Polar expedition to Saturn

Question

_{(NASA)                           (OMCA)}
 
      Saturn’s north pole has a hexagonal cloud boundary         Why we must go there

While deciding on our next home planet, let’s examine a mystery function $\boldsymbol{f(x,y)}$ discovered by a mathematical expedition to the hexagonal weather pattern on Saturn’s topside.

A positive test,  $f(x,y) = {\scriptsize\raise.4ex+}1 \kern1mu$, indicates an evenly triangular array of points above the clouds.

A subsurface probe,  $f(x,y) = -{\large\tfrac54} \kern1mu$, reveals a regular hexagonal array of points.   But we need a modulated survey,  $ f(x,y) = 1 {+} \, 3 \cos{\tiny\sqrt{\vphantom{\raise3.5ex~}\normalsize3}} \kern2mu r \kern1mu $, in order to account for the satellite view.

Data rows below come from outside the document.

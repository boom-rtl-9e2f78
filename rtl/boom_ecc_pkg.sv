// boom_ecc_pkg: GF(2^8) arithmetic and the BOOM data/ECC layout.
//
// The memory controller protects each "horizontal strip" of a block with a
// Reed-Solomon code of 32 data symbols and 4 check symbols, RS(36,32), over 8-bit
// symbols. A strip is two internal beats of the two 72-bit lanes of a sub-rank,
// which the external bus carries as four beats: internal beat b of lane l is DBUS
// beat 2*b+l. An 8-bit symbol is one nibble (4 pins) of a x8 chip over the two
// internal beats, so a failed chip spoils two symbols of a strip (its two nibbles)
// and a failed external pin spoils two symbols too (the same pin of lane 0 and of
// lane 1). The code corrects two symbol errors and so tolerates either failure.
// The strip, symbol and failure pattern follow the document's layout figure; the
// field polynomial (x^8+x^4+x^3+x^2+1), the generator roots alpha^0..alpha^3 and the
// codeword positions (check symbols E0..E3 at positions 0..3, data D0..D31 at 4..35)
// are this design's choices, the document does not give them.
package boom_ecc_pkg;

  localparam int unsigned RS_K    = 32;   // data symbols per strip
  localparam int unsigned RS_NSYM = 4;    // check symbols per strip
  localparam int unsigned RS_N    = 36;
  localparam int unsigned STRIP_BEATS = 4; // DBUS beats per strip
  localparam int unsigned STRIPS  = 4;    // strips in a 128B block
  localparam logic [8:0]  GF_POLY = 9'h11D;

  typedef logic [7:0] sym_t;
  typedef sym_t [RS_N-1:0] cw_t;           // codeword, index = position
  typedef logic [STRIP_BEATS-1:0][71:0] strip_beats_t;

  typedef enum logic [2:0] {
    FAIL_NONE   = 3'd0,  // no error
    FAIL_SINGLE = 3'd1,  // one symbol corrected
    FAIL_CHIP   = 3'd2,  // two symbols of one DRAM chip corrected
    FAIL_PIN    = 3'd3,  // one external bus pin seen in both lanes, corrected
    FAIL_MULTI  = 3'd4,  // two unrelated symbols corrected
    FAIL_UNCORR = 3'd5   // detected, not correctable
  } fail_e;

  function automatic sym_t gf_mul(sym_t a, sym_t b);
    logic [7:0] p;
    logic [7:0] x;
    p = '0;
    x = a;
    for (int i = 0; i < 8; i++) begin
      if (b[i]) p = p ^ x;
      x = x[7] ? ((x << 1) ^ GF_POLY[7:0]) : (x << 1);
    end
    return p;
  endfunction

  function automatic sym_t gf_alpha_pow(int unsigned n);
    sym_t r;
    r = 8'h01;
    for (int unsigned i = 0; i < n % 255; i++) r = gf_mul(r, 8'h02);
    return r;
  endfunction

  // Table of a^i for the codeword positions i = 0..35, built one multiply per entry.
  function automatic cw_t alpha_table();
    cw_t t;
    t[0] = 8'h01;
    for (int unsigned i = 1; i < RS_N; i++) t[i] = gf_mul(t[i-1], 8'h02);
    return t;
  endfunction

  // a^254 = a^-1 for a != 0 (and 0 for a == 0)
  function automatic sym_t gf_inv(sym_t a);
    sym_t r;
    sym_t sq;
    r  = 8'h01;
    sq = a;
    for (int i = 0; i < 8; i++) begin
      if (i != 0) r = gf_mul(r, sq);
      sq = gf_mul(sq, sq);
    end
    return r;
  endfunction

  // Generator g(x) = (x+a^0)(x+a^1)(x+a^2)(x+a^3); g[4] = 1.
  function automatic logic [RS_NSYM:0][7:0] rs_gen_poly();
    logic [RS_NSYM:0][7:0] g;
    g = '0;
    g[0] = 8'h01;
    for (int unsigned j = 0; j < RS_NSYM; j++) begin
      for (int i = RS_NSYM; i > 0; i--)
        g[i] = g[i-1] ^ gf_mul(g[i], gf_alpha_pow(j));
      g[0] = gf_mul(g[0], gf_alpha_pow(j));
    end
    return g;
  endfunction

  // Codeword position of data symbol Di and check symbol Ej.
  function automatic int unsigned pos_of_d(int unsigned i); return RS_NSYM + i; endfunction
  function automatic int unsigned pos_of_e(int unsigned j); return j; endfunction

  // Codeword position of the symbol that holds pin p (0..71) of lane l.
  function automatic int unsigned pos_of_pin(int unsigned l, int unsigned p);
    int unsigned c;
    c = p / 8;
    if (c < 8) return pos_of_d(2 * (l * 8 + c) + (p % 8) / 4);
    else       return pos_of_e(2 * l + (p % 8) / 4);
  endfunction

  // Gather the four DBUS beats of a strip into a codeword.
  function automatic cw_t strip_to_cw(strip_beats_t beats);
    cw_t cw;
    cw = '0;
    for (int unsigned b = 0; b < 2; b++)
      for (int unsigned l = 0; l < 2; l++)
        for (int unsigned p = 0; p < 72; p++)
          cw[pos_of_pin(l, p)][b * 4 + p % 4] = beats[2 * b + l][p];
    return cw;
  endfunction

  // Scatter a codeword into the four DBUS beats of a strip.
  function automatic strip_beats_t cw_to_strip(cw_t cw);
    strip_beats_t beats;
    beats = '0;
    for (int unsigned b = 0; b < 2; b++)
      for (int unsigned l = 0; l < 2; l++)
        for (int unsigned p = 0; p < 72; p++)
          beats[2 * b + l][p] = cw[pos_of_pin(l, p)][b * 4 + p % 4];
    return beats;
  endfunction

endpackage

As this is part of a polar expedition,  $r = \sqrt{x^2 \! + y^2} \,$ and that last equation is the same as  $ f(x,y) = 1 {+} \, 3 \cos \! \sqrt{3 (x^2 \! + y^2)} \kern1mu \LARGE\raise-.4ex\strut $.   Its $y$- intercepts are difficult to specify but it crosses  $y = 0 \,$ at  $ \require{begingroup}\begingroup \def \3 {{ \tiny\sqrt{ \vphantom{\raise3ex~}\large 3 } }} \def \X#1{ {\pm}{ \large\tfrac{#1\pi}{3\3} \normalsize\,\raise.5ex{,} \, } } x = \X{ 2} \X{ 4} \X{ 8} \X{10} \X{14} \X{16} ~ \cdots \endgroup $

Laboratory measurements have determined that $f(x,y)$ contains 10 secret ingredients, each of which may be a variable, an operator, a trigonometric function, a decimal number, a symbolic constant, or a single bracket / fence such as left parenthesis, right brace, or absolute value bar. For example, $ 1 {+} \, 3 \cos \! \sqrt{3 (x^2 \! + y^2)} \, $ contains 13 ingredients.

So . . .        What is a 10 - ingredient formula for $~\boldsymbol{ f(x,y) }\,$?

In the spirit of scientific methodology, feel free to request a plot based on $f(x,y)$.   Another modulation,  $ f(x,y) = -\sin^2 \!{ \tfrac{\large 2} { \tfrac1{\large r} - \tfrac{1}{6\large\pi} } }\, $ for instance, can uncover some nuts and bolts.

 

Notes

Although $r$, $\theta$ and non-trigonometric functions are not available as ingredients within $f(x,y)$, any solutions that use them anyway would be more than welcome for the sake of interest and education.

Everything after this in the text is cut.